Now it’s not as if this stuff hasn’t been all over the news lately, right? But even if you can’t be arsed to maybe pay attention to events about the game you’re shelling out muy buckos to watch from the third row so you could maybe know not to do this in the first place, possibly you could take note of all the people screaming for you to drop your gear into fucking reverse and take a step back. Hmmm? You think? On my freeze frame, I count at least three other fans bellowing at you: bad-hair tie-tucker, and food-tray man and his bright blue neighbor; and who knows how many others outside the range of the frame.
(On the other hand, the G. Gordon Liddy at top right is grinning like a retarded cartoon camel, so fuck him. But also visible in the frame is a wide-eyed Oliveresque tot cowering adorably directly under the play, so I guess it balances out.)
Yeah, I know, Hatteberg booted it, and he booted it on its own. Ball went off the heel of his glove, so it was, without question, catchable. Screwhole fan flinched back at the last possible instant, and never touched the ball or the fielder. Hatteberg should have made the play.

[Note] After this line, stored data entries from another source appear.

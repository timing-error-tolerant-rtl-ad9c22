// error_tolerant_ff: flip-flop that repairs a late-arriving input in place.
//
// A master-slave flip-flop whose slave latch runs on the system clock and
// whose master latch runs on CM from a master clock generator. A transition
// detector watches the data input. Data that arrives on time is captured at
// the rising clock edge as usual (the transition happens while CLK is low and
// CM is already high, so the pulse changes nothing). Data that arrives after
// the rising edge makes the detector fire while CLK is high. CM then goes high
// for the pulse width, both latches are transparent together, and the late
// value replaces the wrong one in Q. The system clock is never stretched; the
// price is that Q changes late in the cycle, which the next stage must absorb
// (see time_borrowing_circuit). The arrangement follows the published scheme; the
// per-bit detectors for WIDTH > 1 are this design's choice.
//
// Interface: clk system clock; rst asynchronous reset; d/q WIDTH bits;
//            er per-bit error pulses; cm per-bit master clocks;
//            cm_any OR of all cm bits, fed to a time-borrowing circuit.
// Timing:    q changes at the rising edge of clk, or, for a late input,
//            while its error pulse is high.
module error_tolerant_ff #(
  parameter int unsigned WIDTH    = 1,
  parameter int unsigned PULSE_PS = tet_pkg::ER_PULSE_PS
) (
  input  logic             clk,
  input  logic             rst,
  input  logic [WIDTH-1:0] d,
  output logic [WIDTH-1:0] q,
  output logic [WIDTH-1:0] er,
  output logic [WIDTH-1:0] cm,
  output logic             cm_any
);
  timeunit 1ns;
  timeprecision 1ps;

  transition_detector #(.WIDTH(WIDTH), .PULSE_PS(PULSE_PS)) u_detector (
    .in(d),
    .er(er)
  );

  master_clock_generator #(.WIDTH(WIDTH)) u_mcg (
    .clk(clk),
    .er (er),
    .cm (cm)
  );

  ms_flip_flop #(.WIDTH(WIDTH)) u_ff (
    .clk_m(cm),
    .clk_s(clk),
    .rst  (rst),
    .d    (d),
    .q    (q)
  );

  always_comb cm_any = |cm;
endmodule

But on slow motion, it’s clear that the fan isn’t the only one flinching. A couple of frames before the ball comes down, as it looks like the fan’s clutching fingers are going to join the glove-ball intersection, Hatteberg shuts his eyes, and that’s why the ball misses the leather pocket. Now, maybe he had a fleeting Little League moment, or he’s having an off day, or he’s just a crappy fielder in general, and he would have shut his eyes anyway. Or maybe there was an unseen protrusion on his side of the fence that yerked his cup funny. We don’t know.

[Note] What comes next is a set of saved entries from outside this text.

// tb_error_tolerant_ff: drives an 8-bit error-tolerant flip-flop with a 10 ns
// clock. Each cycle the next word arrives either on time (during the low
// phase) or late (1 ns after the rising edge). Checks: on-time words are
// captured at the edge with no error pulse in the high phase; late words give
// an error pulse and are nevertheless in Q within one pulse width, where a
// plain flip-flop would still hold the old word.
module tb_error_tolerant_ff;
  timeunit 1ns;
  timeprecision 1ps;

  localparam int unsigned PULSE_PS = 1000;

  logic       clk = 1'b0;
  logic       rst;
  logic [7:0] d;
  logic [7:0] q;
  logic [7:0] er;
  logic [7:0] cm;
  logic       cm_any;
  int checks = 0;
  int failures = 0;
  int n_late = 0;
  int n_on_time = 0;
  int err_in_high = 0;

  error_tolerant_ff #(.WIDTH(8), .PULSE_PS(PULSE_PS)) dut (
    .clk(clk), .rst(rst), .d(d), .q(q), .er(er), .cm(cm), .cm_any(cm_any)
  );

  always #5ns clk = ~clk;

  // Count error windows: Er high while the clock is high.
  always @(posedge (|er)) if (clk) err_in_high++;

  task automatic check(input logic [7:0] got, input logic [7:0] exp, input string what);
    checks++;
    if (got !== exp) begin
      failures++;
      $display("FAIL %s: %h expected %h at %t", what, got, exp, $realtime);
    end
  endtask

  initial begin
    #5000ns;
    failures++;
    $display("FAIL watchdog");
    $display("TB_RESULT checks=%0d failures=%0d", checks, failures);
    $finish;
  end

  initial begin
    logic [7:0] cur;
    rst = 1'b0;
    d = 8'h00;
    #0.1ns rst = 1'b1;
    cur = 8'h00;
    @(posedge clk);
    @(negedge clk);
    rst = 1'b0;
    for (int i = 0; i < 40; i++) begin
      logic [7:0] nxt;
      bit late;
      int n0;
      nxt = cur ^ 8'($urandom_range(1, 255));  // always changes
      late = (i % 4 == 1) || (i % 7 == 3);
      if (!late) begin
        #1ns d = nxt;                 // low phase
        @(posedge clk);
        n0 = err_in_high;
        #0.5ns check(q, nxt, "on-time capture");
        #3ns;
        checks++;
        if (err_in_high != n0) begin
          failures++;
          $display("FAIL error pulse for on-time data");
        end
        n_on_time++;
      end else begin
        @(posedge clk);
        #0.5ns check(q, cur, "q holds old word until the late arrival");
        n0 = err_in_high;
        #0.5ns d = nxt;               // 1 ns after the edge
        #0.1ns check(cm, cur ^ nxt, "cm opens only changed bits");
        #(PULSE_PS * 1ps);
        check(q, nxt, "late word corrected");
        checks++;
        if (err_in_high != n0 + 1) begin
          failures++;
          $display("FAIL expected one error window, got %0d", err_in_high - n0);
        end
        #2ns check(q, nxt, "corrected word held");
        n_late++;
      end
      @(negedge clk);
      cur = nxt;
    end
    checks++;
    if (n_late == 0 || n_on_time == 0) failures++;
    $display("late=%0d on_time=%0d", n_late, n_on_time);
    $display("TB_RESULT checks=%0d failures=%0d", checks, failures);
    $finish;
  end
endmodule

But you know with all the stuff that’s been going on recently, every professional ball player is at least a little worried, and seeing a fan DIVING OVER THE RAIL TOWARD YOU has got to have an effect. That’s not really an excuse, because Hatteberg’s a pro and he should be able to not think about it, but the point is, given current events, he shouldn’t have to. He shouldn’t be forced to think about this, just because this isroed preppysaurus isn’t thinking about anything at all except getting his grubby mitt on a meaningless souvenir. The fielder deserves a clear shot at the play, and he should be allowed to make it or muff it according to whatever luck and skill he’s got going for him at that moment.
Maybe I’m overreacting. This little incident isn’t going to make a reply, or a recap, or be the subject of agonizing hand-wringing by any officials or columnists or talking heads. It turned out not to affect the game; the shoulda-caught-it putout came on the next pitch, when Beltre chopped a dribbler. This was just another idiot fan coming within half a heartbeat and maybe a couple of centimeters of joining the growing roster of stupidity, and then pulling himself back, and the game moving on.

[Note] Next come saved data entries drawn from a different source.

// timing_error_tolerant_top: the two timing-error-tolerant schemes side by
// side.
//
// Time-borrowing pipeline (three flip-flop stages):
//   s1_d -> FF1 -> s1_q -> [logic stage 1, outside] -> s2_d -> FF2 -> s2_q
//        -> [logic stage 2, outside] -> s3_d -> FF3 -> s3_q
//   FF1 is a plain master-slave flip-flop on CLK. FF2 is an error-tolerant
//   flip-flop: its transition detector and master clock generator reopen the
//   master latch to store data that missed the clock edge. FF3 is a plain
//   master-slave flip-flop clocked by CLK_TB from the time-borrowing circuit,
//   whose rising edge is delayed for one cycle after FF2 has corrected an
//   error, so stage 2 can finish the work it started late.
//   The logic stages compute nothing defined by the design; they are left as
//   ports so the logic and its delays can be attached from outside.
//
// Time-dilation register:
//   td_d -> TD register (TD_WIDTH bits) -> td_q. Its Error flip-flop is
//   clocked by main_clk; td_memory high means "the word on td_q is stale this
//   cycle and td_d must be held one more cycle".
//
// Parameters: WIDTH of the time-borrowing pipeline, TD_WIDTH of the TD
// register, and the two delays (error-pulse width, CLKD delay). All widths and
// delays are this design's choices; the wiring follows the published scheme.
// Timing: all flip-flops capture at the rising edge of clk (FF3 at the rising
// edge of clk_tb); rst is asynchronous and active high.
module timing_error_tolerant_top #(
  parameter int unsigned WIDTH         = 8,
  parameter int unsigned TD_WIDTH      = 8,
  parameter int unsigned PULSE_PS      = tet_pkg::ER_PULSE_PS,
  parameter int unsigned CLKD_DELAY_PS = tet_pkg::CLKD_DELAY_PS
) (
  input  logic                clk,
  input  logic                rst,
  // time-borrowing pipeline
  input  logic [WIDTH-1:0]    s1_d,
  output logic [WIDTH-1:0]    s1_q,
  input  logic [WIDTH-1:0]    s2_d,
  output logic [WIDTH-1:0]    s2_q,
  input  logic [WIDTH-1:0]    s3_d,
  output logic [WIDTH-1:0]    s3_q,
  output logic [WIDTH-1:0]    er,
  output logic [WIDTH-1:0]    cm,
  output logic                cm_sr,
  output logic                borrow,
  output logic                clk_tb,
  // time-dilation register
  input  logic                main_clk,
  input  logic [TD_WIDTH-1:0] td_d,
  output logic [TD_WIDTH-1:0] td_q,
  output logic [TD_WIDTH-1:0] td_m,
  output logic                td_error_r,
  output logic                td_memory
);
  timeunit 1ns;
  timeprecision 1ps;

  logic cm_any;

  ms_flip_flop #(.WIDTH(WIDTH)) u_ff1 (
    .clk_m({WIDTH{~clk}}),
    .clk_s(clk),
    .rst  (rst),
    .d    (s1_d),
    .q    (s1_q)
  );

  error_tolerant_ff #(.WIDTH(WIDTH), .PULSE_PS(PULSE_PS)) u_ff2 (
    .clk   (clk),
    .rst   (rst),
    .d     (s2_d),
    .q     (s2_q),
    .er    (er),
    .cm    (cm),
    .cm_any(cm_any)
  );

  time_borrowing_circuit #(.CLKD_DELAY_PS(CLKD_DELAY_PS)) u_borrow (
    .clk   (clk),
    .rst   (rst),
    .cm    (cm_any),
    .clk_tb(clk_tb),
    .borrow(borrow),
    .cm_sr (cm_sr)
  );

  ms_flip_flop #(.WIDTH(WIDTH)) u_ff3 (
    .clk_m({WIDTH{~clk_tb}}),
    .clk_s(clk_tb),
    .rst  (rst),
    .d    (s3_d),
    .q    (s3_q)
  );

  td_register #(.WIDTH(TD_WIDTH)) u_td (
    .clk     (clk),
    .main_clk(main_clk),
    .rst     (rst),
    .d       (td_d),
    .q       (td_q),
    .m       (td_m),
    .error_r (td_error_r),
    .memory  (td_memory)
  );
endmodule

But that’s the thing. There shouldn’t be any pulling back. Goddammit, how stupid do you have to be to even flirt with this kind of boneheaded maneuver these days? Will it be necessary to put pamphlets on all seats in the first five rows before every game, reminding them that if the player wants to try to make a play, you have to let him? Should the ushers be equipped with telescoping cattle prods to keep the yahoos in line?
What’s it going to take, I ask, before these self-absorbed, brain-dead bozos wake up to the world around them?